Hep söyleriz, yasalar da cezalar da asıl olarak yönetilenler
içindir; alttakiler, ezilenler, emekçiler içindir; onları
hizaya sokmak için yapılmışlardır. Cephede
ölmek ve öldürmenin de asıl olarak onlar için olması
gibi...
Elbet bunun istisnaları yok değil. Yönetenlerin,
egemenlerin de bazen yakalarını bu yasalara kaptırdığı,
hatta bazen kelleyi verdikleri olur. Menderes’in vermesi gibi...
Ama bu, egemenler kendi aralarında mülkün ve egemenliğin
bölüşülmesi konusunda anlaşamayıp tepiştikleri
zamanlar olur. Ama bu kural değil, istisnadır.
Kısacası, sevgili okurlar, günümüzde Marksizme
hücum etmek moda olsa bile, Marks, hâlâ çok haklı olduğunu
her gün yeniden kanıtlıyor.
* * *
Bugün Türkiye’de olup bitenlere biraz da bu gözle bakalım.
Evet bu ülkede neler oluyor?
Polisler, kapısının önünde, kamyonunu yükleyen
yurttaş ile ona yardım eden 12 yaşındaki
çocuğunun bedenini kurşunla doldurdular. 12 Yaşındaki
çocuğa 13 kurşun... Ama tutuklanmadılar bile.
Sonunda da beraat ettiler.
Böyle bir şey günümüzde ne uluslararası hukuka,
ne de hatta, uluslararası hukuktan pek de hoşlanmayan
Türkiye’nin kendi yasalarına uyardı. Masum bir insanı
öldürmek dünyanın en ilkel, en faşizan ülkelerinde
bile yasalara göre ağır bir suç.

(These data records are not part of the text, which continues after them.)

// tb_sym_fir_filter: self-checking test of the symmetric semi-parallel FIR
// filter at its default size (8 multipliers x 24 cycles, order 383).
//
// Two filters get the same random 18-bit coefficients and samples; the second
// one shifts its output left by 2. The test
//   1. feeds an impulse and checks that the outputs are the coefficients,
//      then the same coefficients in reverse order (the centre one twice);
//   2. feeds random full-scale 17-bit samples, one every 24 cycles, and
//      compares each output with a direct evaluation of the symmetric
//      convolution sum;
//   3. checks the latency from new_data to result_ready (CYCLES + 5 edges);
//      at 90 MHz that is 29 cycles, about 320 ns;
//   4. sends a sample too early and checks the overrun flag.
module tb_sym_fir_filter;

  localparam int unsigned MULTS  = 8;
  localparam int unsigned CYCLES = 24;
  localparam int unsigned T      = MULTS * CYCLES;
  localparam int unsigned TAPS   = 2 * T;
  // result_ready rises CYCLES+5 edges after the edge that takes new_data;
  // the checker samples it one edge later
  localparam int unsigned LAT    = CYCLES + 6;

  logic clk = 1'b0;
  logic rst = 1'b1;
  always #5 clk = ~clk;

  logic               new_data = 1'b0;
  logic signed [16:0] data = '0;
  logic               coef_we = 1'b0;
  logic [4:0]         coef_addr = '0;
  logic [2:0]         coef_lane = '0;
  logic signed [17:0] coef_data = '0;
  logic signed [63:0] result, result_s;
  logic               result_ready, result_ready_s, overrun, overrun_s;

  sym_fir_filter dut (
    .clk, .rst, .new_data, .data, .coef_we, .coef_addr, .coef_lane, .coef_data,
    .result, .result_ready, .overrun
  );

  sym_fir_filter #(.FRAC_SHIFT(2)) dut_shift (
    .clk, .rst, .new_data, .data, .coef_we, .coef_addr, .coef_lane, .coef_data,
    .result(result_s), .result_ready(result_ready_s), .overrun(overrun_s)
  );

  int checks = 0, failures = 0;

  task automatic check(input bit ok, input string what);
    checks++;
    if (!ok) begin
      failures++;
      if (failures < 20) $display("FAIL: %s", what);
    end
  endtask

  // watchdog
  initial begin
    repeat (200_000) @(posedge clk);
    failures++;
    $display("FAIL: watchdog");
    $display("TB_RESULT checks=%0d failures=%0d", checks, failures);
    $finish;
  end

  logic signed [17:0] f [T];
  logic signed [16:0] hist [TAPS];       // hist[0] = newest sample
  longint             expq [$];
  int                 sent_cycle [$];
  int                 cycle = 0;

  always @(posedge clk) cycle <= cycle + 1;

  // reference: y = sum_k f[k] * (x(n-k) + x(n-L+k))
  function automatic longint ref_out();
    longint acc = 0;
    for (int k = 0; k < int'(T); k++)
      acc += longint'(f[k]) * (longint'(hist[k]) + longint'(hist[TAPS-1-k]));
    return acc;
  endfunction

  task automatic send(input logic signed [16:0] x);
    for (int i = TAPS - 1; i > 0; i--) hist[i] = hist[i-1];
    hist[0] = x;
    expq.push_back(ref_out());
    @(negedge clk);
    data     = x;
    new_data = 1'b1;
    @(posedge clk);
    sent_cycle.push_back(cycle);
    @(negedge clk);
    new_data = 1'b0;
    repeat (CYCLES - 1) @(posedge clk);
  endtask

  // output checker
  int n_results = 0;
  bit checking = 1'b1;
  always @(posedge clk) begin
    if (!rst && result_ready && checking) begin
      longint e;
      int     sc;
      e  = expq.pop_front();
      sc = sent_cycle.pop_front();
      check(result == e, $sformatf("result %0d: got %0d expected %0d", n_results, result, e));
      check(cycle - sc == int'(LAT), $sformatf("latency %0d expected %0d", cycle - sc, LAT));
      check(result_ready_s && result_s == (e <<< 2), "shifted output");
      n_results++;
    end
  end

  initial begin
    for (int i = 0; i < int'(TAPS); i++) hist[i] = '0;
    for (int k = 0; k < int'(T); k++) f[k] = 18'($urandom);
    f[0] = 18'sd15;  f[1] = 18'sd8;  f[2] = -18'sd15;  f[3] = -18'sd14;
    f[T-1] = 18'sd74130;  f[T-2] = -18'sd38719;
    repeat (3) @(posedge clk);
    @(negedge clk) rst = 1'b0;
    // load coefficients: f[c*MULTS + m] goes to word c, lane m
    for (int k = 0; k < int'(T); k++) begin
      @(negedge clk);
      coef_we   = 1'b1;
      coef_addr = 5'(k / MULTS);
      coef_lane = 3'(k % MULTS);
      coef_data = f[k];
    end
    @(negedge clk) coef_we = 1'b0;

    // 1. impulse: the output reproduces the coefficients
    send(17'sd1);
    for (int i = 0; i < int'(TAPS) - 1; i++) send('0);
    // 2. random full-scale samples
    for (int i = 0; i < 300; i++) send(17'($urandom));
    repeat (LAT + 5) @(posedge clk);
    check(n_results == int'(TAPS) + 300, "number of results");
    checking = 1'b0;
    check(!overrun && !overrun_s, "no overrun at the nominal rate");
    // 4. a sample arriving too early
    @(negedge clk) new_data = 1'b1;
    @(negedge clk) new_data = 1'b0;
    repeat (5) @(posedge clk);
    @(negedge clk) new_data = 1'b1;
    @(negedge clk) new_data = 1'b0;
    repeat (2) @(posedge clk);
    check(overrun, "overrun flagged");
    $display("TB_RESULT checks=%0d failures=%0d", checks, failures);
    $finish;
  end

  // the impulse response as it leaves the filter
  int imp_idx = 0;
  always @(posedge clk) begin
    if (!rst && result_ready && imp_idx < int'(TAPS)) begin
      longint e;
      e = (imp_idx < int'(T)) ? longint'(f[imp_idx]) : longint'(f[TAPS - 1 - imp_idx]);
      check(result == e, $sformatf("impulse response %0d: got %0d expected %0d", imp_idx, result, e));
      imp_idx++;
    end
  end

endmodule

Üstelik bu 12 yaşında
bir çocuk; böylesi bir cürüm terörist vb. bahanelerin altına
da saklanamaz.
Ama bu ülkede öyle gösterildi ve yasa masa denmeyip, hukuk
ayaklar altına alınıp bu cinayeti işleyen
polisler beraat ettirildi. “Yüksek” denen yargı da bunu
onayladı! Birkaç demokrat kalemin dışında
toplumdan ses çıkmadı. Ne ulusalcı geçinenler,
Baykal ve avanesi tepki gösterdi buna, ne de bu kesimle kanlı
bıçaklı, sözde sivilleşme ve hükümet yanlısı
medya... Polisler açıkça, elbirliğiyle korundular.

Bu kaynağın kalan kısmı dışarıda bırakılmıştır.